From 8fa1cc2bdf0264b8ce92068fc44a2b06b33f5015 Mon Sep 17 00:00:00 2001
From: lb584 <lb584@cam.ac.uk>
Date: Wed, 24 Aug 2022 13:56:55 +0100
Subject: [PATCH] untarring NAME data with python reading NAME.nc files rather
 than NAME.txt files (#19)

---
 NAMEPreProcessor.py    |  6 ++++-
 Processor.py           |  2 +-
 ProcessorComponents.py | 56 +++++++++++++++++++-----------------------
 ProcessorUtils.py      | 13 ++++++++++
 4 files changed, 44 insertions(+), 33 deletions(-)

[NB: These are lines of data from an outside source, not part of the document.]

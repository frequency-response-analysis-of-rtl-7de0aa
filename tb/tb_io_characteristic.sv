// tb_io_characteristic: static input-output characteristic of the
// controller, on-time against output voltage, with the loop open.
//
// The output voltage is set directly by the testbench (no power stage) and
// swept from 0 to 1.8 V in 5 mV steps through the DAC/comparator model. For
// each level the controller runs three switching periods and the on-time of
// the last one is measured. Proportional control only (KI = KD = 0, memory 3
// cleared through the table-write port), first with the linear table of
// KP = 5, then with a nonlinear table (gain 5 within +-10 counts of the
// reference, gain 15 outside) written through the same port, showing that the
// table can hold any control curve.
// Expected on-time, computed here from the sweep: the sensed count y1 is the
// first count c in 3..496 whose sample, the DAC code 1023 - 2(c-3), is below
// Eo; the on-time is max(u(y1), y1 + 2) capped at 500, 5 when the trip is at
// the first sample (over-voltage), and 500 when nothing trips.
`timescale 1ns/1ps
module tb_io_characteristic;
  localparam int PERIOD = 500;
  localparam int R_REF = 63, UREF = 125;

  logic clk = 0, rst_n = 0;
  logic comp_in, pwm;
  logic [9:0] dac_code;
  logic tbl_we = 0;
  dpwm_pkg::tbl_sel_e tbl_sel = dpwm_pkg::TBL_MEM2;
  logic [11:0] tbl_addr = 0;
  logic [15:0] tbl_data = 0;
  logic [8:0] u_k, y1_k;
  logic sense_evt, crossed, ovp;
  logic signed [11:0] n_i;
  real eo = 0.0, vdac;

  int checks = 0, failures = 0;
  int n_ovp = 0, n_none = 0, n_lin = 0, n_sat = 0;
  int mem2 [1024];

  dpwm_pol_top dut (
    .clk, .rst_n, .comp_in, .dac_code, .pwm,
    .tbl_we, .tbl_sel, .tbl_addr, .tbl_data,
    .u_k, .y1_k, .sense_evt, .crossed, .ovp, .n_i);

  atc_model #(.DAC_W(10), .VFS(1.7)) atc (.code(dac_code), .eo, .comp(comp_in), .vdac);

  always #1 clk = ~clk;

  initial begin
    #20000000;
    failures++;
    $display("watchdog expired");
    $display("TB_RESULT checks=%0d failures=%0d", checks, failures);
    $finish;
  end

  function automatic int clampi(int v, int lo, int hi);
    return (v < lo) ? lo : (v > hi) ? hi : v;
  endfunction

  // count within the period, mirrored from reset
  int tcnt = 0;
  int on_now = 0, on_last = 0;
  always @(posedge clk) begin
    if (!rst_n) tcnt <= 0;
    else begin
      // pwm lags the count by one clock: count 1..0 of the next period
      if (tcnt == 0) begin
        on_last = on_now + int'(pwm);
        on_now = 0;
      end else on_now += int'(pwm);
      tcnt <= (tcnt == PERIOD - 1) ? 0 : tcnt + 1;
    end
  end

  task automatic write_tables(bit nonlinear);
    for (int k = 0; k < 1024; k++) begin
      int e;
      e = k - 512 - R_REF;
      if (!nonlinear || (e >= -10 && e <= 10)) mem2[k] = clampi(UREF + 5 * e, 0, 511);
      else if (e > 10) mem2[k] = clampi(UREF + 50 + 15 * (e - 10), 0, 511);
      else             mem2[k] = clampi(UREF - 50 + 15 * (e + 10), 0, 511);
      tbl_we <= 1; tbl_sel <= dpwm_pkg::TBL_MEM2; tbl_addr <= 12'(k); tbl_data <= 16'(mem2[k]);
      @(posedge clk);
    end
    for (int k = 0; k < 4096; k++) begin
      tbl_we <= 1; tbl_sel <= dpwm_pkg::TBL_MEM3; tbl_addr <= 12'(k); tbl_data <= '0;
      @(posedge clk);
    end
    tbl_we <= 0;
  endtask

  function automatic int expected_on(real v);
    for (int c = 3; c <= PERIOD - 4; c++) begin
      int code;
      code = 1023 - 2 * (c - 3);
      if (code < 0) code = 0;
      if (v > 1.7 * real'(code) / 1023.0) begin
        int u;
        if (c == 3) return 5;
        u = mem2[clampi(512 + c, 0, 1023)];
        if (u < c + 2) u = c + 2;
        return (u > PERIOD) ? PERIOD : u;
      end
    end
    return PERIOD;
  endfunction

  task automatic sweep(string what);
    int last_print;
    last_print = -1;
    for (int mv = 0; mv <= 1800; mv += 5) begin
      int exp;
      eo = real'(mv) / 1000.0;
      // run until three period boundaries have passed
      repeat (3) begin
        @(posedge clk);
        while (tcnt != 0) @(posedge clk);
      end
      exp = expected_on(eo);
      checks++;
      if (on_last != exp) begin
        failures++;
        if (failures < 10) $display("%s Eo=%0d mV: on-time %0d expected %0d", what, mv, on_last, exp);
      end
      if (exp == 5 && mv > 1690) n_ovp++;
      else if (exp == PERIOD) n_none++;
      else if (exp > 0 && exp < PERIOD) n_lin++;
      if (mv % 50 == 0)
        $display("%s Eo=%4d mV  on-time %3d (%5.1f %%)", what, mv, on_last, 100.0 * on_last / PERIOD);
    end
  endtask

  initial begin
    repeat (5) @(posedge clk);
    rst_n <= 1;
    write_tables(0);
    sweep("KP=5     ");
    write_tables(1);
    sweep("nonlinear");
    checks++;
    if (n_ovp == 0 || n_none == 0 || n_lin == 0) begin
      failures++;
      $display("characteristic not covered: ovp %0d none %0d linear %0d", n_ovp, n_none, n_lin);
    end
    $display("TB_RESULT checks=%0d failures=%0d", checks, failures);
    $finish;
  end
endmodule
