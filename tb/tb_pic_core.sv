// tb_pic_core: checks the processor core instruction by instruction against pic_iss.
//
// The program memory is a testbench array driven onto romdata. Three phases:
//   1. a hand-checked program: MOVLW 0xFD; MOVWF 0x0A; INCF 0x0A,1 (expects W=0xFD and
//      register 0x0A = 0xFE), a CALL/RETLW pair and a taken skip;
//   2. random programs over all 33 instructions (SLEEP excluded) run in lock step with the
//      reference model: after every instruction cycle W, STATUS, FSR, RTCC, OPTION, port
//      latches, TRIS registers and the next program address are compared, and at the end of
//      each program the whole data memory;
//   3. SLEEP: the program counter must stop and TO/PD must read 1/0.
// It also checks that every instruction cycle is exactly four clocks, and counts a failure
// for any instruction type, taken skip, PCL write, indirect or banked access that never ran.
module tb_pic_core;
  import pic_pkg::*;
  import pic_iss_pkg::*;

  logic        clk = 0, rst = 1;
  logic [10:0] romaddr;
  logic [11:0] romdata;
  logic [7:0]  pin[3];
  logic [7:0]  porta_out, portb_out, portc_out, trisa, trisb, trisc, rtcc, status, fsr;
  logic        cycle_end, asleep;
  logic [11:0] prog [2048];

  int checks = 0, failures = 0;
  int seen [34];
  pic_iss iss;

  always #5 clk = ~clk;
  assign romdata = prog[romaddr];

  pic_core dut (
    .clk (clk), .rst (rst), .romaddr (romaddr), .romdata (romdata),
    .porta_in (pin[0]), .portb_in (pin[1]), .portc_in (pin[2]),
    .porta_out (porta_out), .portb_out (portb_out), .portc_out (portc_out),
    .trisa (trisa), .trisb (trisb), .trisc (trisc),
    .rtcc (rtcc), .status (status), .fsr (fsr), .cycle_end (cycle_end), .asleep (asleep)
  );

  initial begin : watchdog
    repeat (2_000_000) @(posedge clk);
    failures++;
    $display("watchdog expired");
    $display("TB_RESULT checks=%0d failures=%0d", checks, failures);
    $finish;
  end

  task automatic check(string what, logic [31:0] got, logic [31:0] exp);
    checks++;
    if (got !== exp) begin
      failures++;
      if (failures < 20) $display("FAIL %s: got %h expected %h (t=%0t)", what, got, exp, $time);
    end
  endtask

  // Instruction class of a word, for coverage: 0..32 as instr_t order, 33 = unused NOP.
  function automatic int classify(logic [11:0] ir);
    casez (ir)
      12'h000: return 0;
      12'h002: return 22; 12'h003: return 23; 12'h004: return 24;
      12'h005, 12'h006, 12'h007: return 25;
      12'b0000_000?_????: return 33;
      12'b0000_001?_????: return 1;
      12'b0000_010?_????: return 2;
      12'b0000_011?_????: return 3;
      12'b00??_????_????: return 4 + int'(ir[9:6]) - 2;   // SUBWF .. INCFSZ
      12'b01??_????_????: return 18 + int'(ir[9:8]);
      12'b1000_????_????: return 26;
      12'b1001_????_????: return 27;
      12'b101?_????_????: return 28;
      default:            return 29 + int'(ir[9:8]);     // MOVLW IORLW ANDLW XORLW
    endcase
  endfunction

  function automatic logic [11:0] random_word();
    int c = $urandom_range(0, 99);
    logic [11:0] v = 12'($urandom);
    if (c < 55)      return {2'b00, 4'($urandom_range(2, 15)), v[5:0]};  // byte-oriented ALU
    else if (c < 60) return {6'b000000, v[5:0]} & 12'h03F;              // MOVWF/NOP/OPTION/TRIS...
    else if (c < 64) return {6'b000001, v[5:0]};                          // CLRW/CLRF
    else if (c < 78) return {2'b01, v[9:0]};                              // bit-oriented
    else if (c < 80) begin                                                // OPTION/TRIS/CLRWDT
      logic [11:0] s[5] = '{12'h002, 12'h004, 12'h005, 12'h006, 12'h007};
      return s[$urandom_range(0, 4)];
    end
    else if (c < 83) return {4'b1000, v[7:0]};                            // RETLW
    else if (c < 86) return {4'b1001, v[7:0]};                            // CALL
    else if (c < 88) return {3'b101, v[8:0]};                             // GOTO
    else             return {2'b11, v[9:0]};                              // literal ALU
  endfunction

  // Copy the DUT's (uninitialised) data memory into the model.
  task automatic sync_ram();
    for (int i = 0; i < 80; i++) iss.ram[i] = dut.u_regs.u_rf.mem[i];
  endtask

  task automatic do_reset();
    rst = 1;
    repeat (3) @(posedge clk);
    #1 rst = 0;
    iss.reset();
    sync_ram();
  endtask

  // Runs n instruction cycles in lock step with the model.
  task automatic run_lockstep(int n, bit randomize_pins);
    int t_start, t_last;
    t_last = -1;
    for (int i = 0; i < n; i++) begin
      // wait for the q4 edge of this cycle
      do @(posedge clk); while (!dut.u_ctrl.q4);
      // feed the model the word fetched in this cycle
      if (!iss.asleep && !iss.skip) seen[classify(prog[iss.pc])]++;
      iss.port_in[0] = pin[0]; iss.port_in[1] = pin[1]; iss.port_in[2] = pin[2];
      iss.step(prog[iss.pc]);
      #1;
      if (t_last >= 0) check("cycle length", 32'($time - t_last), 32'd40);
      t_last = int'($time);
      check("W", dut.u_regs.w, iss.w);
      check("STATUS", status, iss.status);
      check("FSR", fsr, iss.fsr);
      check("RTCC", rtcc, iss.rtcc);
      check("OPTION", dut.u_regs.option, iss.option);
      check("PORTA", porta_out, iss.port_out[0]);
      check("PORTB", portb_out, iss.port_out[1]);
      check("PORTC", portc_out, iss.port_out[2]);
      check("TRIS", {trisa, trisb, trisc}, {iss.tris[0], iss.tris[1], iss.tris[2]});
      if (!iss.asleep) check("next PC", dut.u_ctrl.u_pc.next_pc, iss.pc);
      if (randomize_pins && $urandom_range(0, 7) == 0)
        for (int p = 0; p < 3; p++) pin[p] = 8'($urandom);
    end
    for (int i = 0; i < 80; i++) check("RAM", dut.u_regs.u_rf.mem[i], iss.ram[i]);
  endtask

  initial begin
    iss = new();
    foreach (pin[i]) pin[i] = 8'($urandom);

    // ---- 1. hand-checked program ----
    foreach (prog[i]) prog[i] = 12'h000;
    prog[0] = 12'hCFD;   // MOVLW 0xFD
    prog[1] = 12'h02A;   // MOVWF 0x0A
    prog[2] = 12'h2AA;   // INCF 0x0A,1
    prog[3] = 12'h910;   // CALL 0x10
    prog[4] = 12'h2EA;   // DECFSZ 0x0A,1  (0xFE -> 0xFD, no skip)
    prog[5] = 12'h669;   // BTFSC 0x09,3 : 0x09 holds 0x00 -> skip taken
    prog[6] = 12'hC11;   // MOVLW 0x11 (skipped)
    prog[7] = 12'hA07;   // GOTO 7 (spin)
    prog[16] = 12'h069;  // CLRF 0x09
    prog[17] = 12'h85A;  // RETLW 0x5A
    do_reset();
    run_lockstep(12, 0);
    check("hand: W after RETLW", dut.u_regs.w, 8'h5A);
    check("hand: reg 0x0A", dut.u_regs.u_rf.mem[10], 8'hFD);
    check("hand: reg 0x09", dut.u_regs.u_rf.mem[9], 8'h00);
    check("hand: spinning at 7", romaddr, 11'd7);

    // ---- 2. random programs ----
    for (int p = 0; p < 12; p++) begin
      foreach (prog[i]) begin
        prog[i] = random_word();
        if (prog[i] == 12'h003) prog[i] = 12'h000;   // no SLEEP here
      end
      do_reset();
      run_lockstep(6000, 1);
    end

    // ---- 3. SLEEP ----
    foreach (prog[i]) prog[i] = 12'h000;
    prog[0] = 12'hC07;   // MOVLW 7
    prog[1] = 12'h002;   // OPTION: timer on, prescaler 1:256
    prog[2] = 12'h003;   // SLEEP
    prog[3] = 12'hC99;   // MOVLW 0x99 (never reached)
    do_reset();
    run_lockstep(40, 0);
    seen[classify(12'h003)]++;
    check("sleep: asleep", asleep, 1'b1);
    check("sleep: TO/PD", status[4:3], 2'b10);
    check("sleep: W kept", dut.u_regs.w, 8'h07);
    check("sleep: PC held", romaddr, 11'd2);

    // ---- coverage ----
    for (int i = 0; i < 33; i++) begin
      checks++;
      if (seen[i] == 0) begin failures++; $display("FAIL instruction class %0d never ran", i); end
    end
    checks++; if (iss.skips_taken == 0)  begin failures++; $display("FAIL no skip taken"); end
    checks++; if (iss.pcl_writes == 0)   begin failures++; $display("FAIL no PCL write"); end
    checks++; if (iss.indirect_ops == 0) begin failures++; $display("FAIL no indirect access"); end
    checks++; if (iss.banked_ops == 0)   begin failures++; $display("FAIL no banked access"); end
    $display("skips=%0d squashed=%0d pcl_writes=%0d indirect=%0d banked=%0d",
             iss.skips_taken, iss.squashed, iss.pcl_writes, iss.indirect_ops, iss.banked_ops);
    $display("TB_RESULT checks=%0d failures=%0d", checks, failures);
    $finish;
  end

endmodule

diff --git a/NAMEPreProcessor.py b/NAMEPreProcessor.py
index 2900cea..bb74ac6 100644
--- a/NAMEPreProcessor.py
+++ b/NAMEPreProcessor.py
@@ -5,6 +5,10 @@ import cftime
 import iris.util
 from iris.cube import CubeList, Cube
 
+"""
+THIS IS NO LONGER USED NOW WE ARE PROCESSING THE .NC FILES SUPPLIED BY THE MET OFFICE
+DELETE AFTER A "COOLING OFF" PERIOD
+"""
 
 def save_cube(cube: iris.cube.Cube,
               sanitised_field_name: str,
@@ -82,7 +86,7 @@ if __name__ == '__main__':
 
     """
     example usage:
-    /media/scratch/lb584_scratch/projects/ews/input/eth/MET_20200707/WR_EnvSuit_Met_Ethiopia_20200707/Met_Data_*.txt
+    /media/scratch/lb584_scratch/projects/ews/input/eth/MET_20200707/WR_EnvSuit_Met_Ethiopia_20200707/*.nc
     /media/scratch/lb584_scratch/projects/ews/output/name_processing/another_dir
     """
 
diff --git a/Processor.py b/Processor.py
index 777553d..4d224ee 100755
--- a/Processor.py
+++ b/Processor.py
@@ -415,7 +415,7 @@ def run_Process():
     # lock job directory
     with jobStatus(jobPath) as status:
 
-        #lawrence check in/out
+        #lawrence comment in/out
         # check for a status file in job directory
         if status.had_initial_status:
             logger.info(f"Job path already exists and has status {status.status}")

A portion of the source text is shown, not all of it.